Investment property is a beach home and used for vacation rentals (so, cyclical income that we mostly have to dump back into upkeep and insurance). Most importantly, the investment property will become our primary home upon our retirement in 14 years. In retirement, our monthly cash flow will be cut roughly in half, which will be no problem if we eliminate both mortgages by/at retirement. Retirement is guaranteed pension, not 401K etc. Savings is currently at 85K.
Which makes most sense to achieve this goal?
Do we:
1 - Pay off the current primary home with the lower balance and interest rate asap and then pay down the debt on our investment/future primary home until retirement, and then take the proceeds from the sale of our current house and pay off the remainder of the new primary (former investment) home and live free and clear for our retirement, making the cut-in-half cash flow just fine. The income from the home sale would be used to pad our retirement savings.
2 - Pay down the investment property with the higher balance and higher interest rate ASAP and then use the primary home sale to pay off the remainder of the primary home mortgage, whose balance will be minimal by that point, and then use the cash for retirement as in #1.
2 - Just pay the minimums on both for the next 14 years and then use the primary home sale to hopefully finish off the investment-turned-primary home mortgage. The cash we would be saving (bank account only, not invested) from not paying extra on the mortgages(s) would be our retirement cushion instead of the cushion mentioned in #1.
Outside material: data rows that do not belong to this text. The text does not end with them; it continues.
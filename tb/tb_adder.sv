// tb_adder: self-checking test of the 32-bit adder with carry in and out.
// Drives corner cases and random operands and compares {carry_out, sum}
// with a 33-bit reference sum computed in the testbench.
module tb_adder;
  localparam int unsigned N = 32;
  logic [N-1:0] a, b, sum;
  logic         cin, cout;
  int checks = 0, failures = 0;

  adder #(.N(N)) dut (.a(a), .b(b), .carry_in(cin), .sum(sum), .carry_out(cout));

  task automatic check(input logic [N-1:0] ta, input logic [N-1:0] tb_, input logic tc);
    logic [N:0] exp;
    a = ta; b = tb_; cin = tc;
    #1;
    exp = {1'b0, ta} + {1'b0, tb_} + {{N{1'b0}}, tc};
    checks++;
    if ({cout, sum} !== exp) begin
      failures++;
      $display("FAIL a=%h b=%h cin=%b -> %b_%h, expected %h", ta, tb_, tc, cout, sum, exp);
    end
  endtask

  initial begin
    #100000;
    failures++;
    $display("watchdog expired");
    $display("TB_RESULT checks=%0d failures=%0d", checks, failures);
    $finish;
  end

  initial begin
    check('0, '0, 1'b0);
    check('0, '0, 1'b1);
    check('1, 32'd1, 1'b0);
    check('1, '1, 1'b1);
    check(32'h7fff_ffff, 32'd1, 1'b0);
    check(32'h8000_0000, 32'h8000_0000, 1'b0);
    check(32'h0000_0004, 32'h0000_1000, 1'b0);
    for (int i = 0; i < 2000; i++) check($urandom, $urandom, 1'($urandom));
    $display("TB_RESULT checks=%0d failures=%0d", checks, failures);
    $finish;
  end
endmodule
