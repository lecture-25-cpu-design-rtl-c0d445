// addsub: N-bit adder-subtractor.
//
// With sub = 0 the result is a + b; with sub = 1 it is a - b, formed as
// a + ~b + 1. Each bit of b passes an XOR gate with sub, which acts as a
// conditional inverter, and sub is also the carry into the lowest of the N
// one-bit adders (the adder module). carry_out is the raw carry of the top
// bit (for subtraction, 1 means no borrow); overflow is the signed two's
// complement overflow. Purely combinational.
module addsub #(
  parameter int unsigned N = 32
) (
  input  logic [N-1:0] a,
  input  logic [N-1:0] b,
  input  logic         sub,
  output logic [N-1:0] result,
  output logic         carry_out,
  output logic         overflow
);
  logic [N-1:0] b_x;

  assign b_x = b ^ {N{sub}};

  adder #(.N(N)) u_add (
    .a        (a),
    .b        (b_x),
    .carry_in (sub),
    .sum      (result),
    .carry_out(carry_out)
  );

  assign overflow = (a[N-1] == b_x[N-1]) && (result[N-1] != a[N-1]);
endmodule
Things to consider: We are 14 years from retirement, with 2 kids in elementary school. Having a strong cash safety net is very important to us in case of job loss, critical illness, etc. Also, even though we know that high leverage is good for investments and taxes, etc, our current goal is to have no mortgage costs at retirement, so we'd like to stick to that plan. Our mental health will just be better if we know we can 100% make it on just our pension money.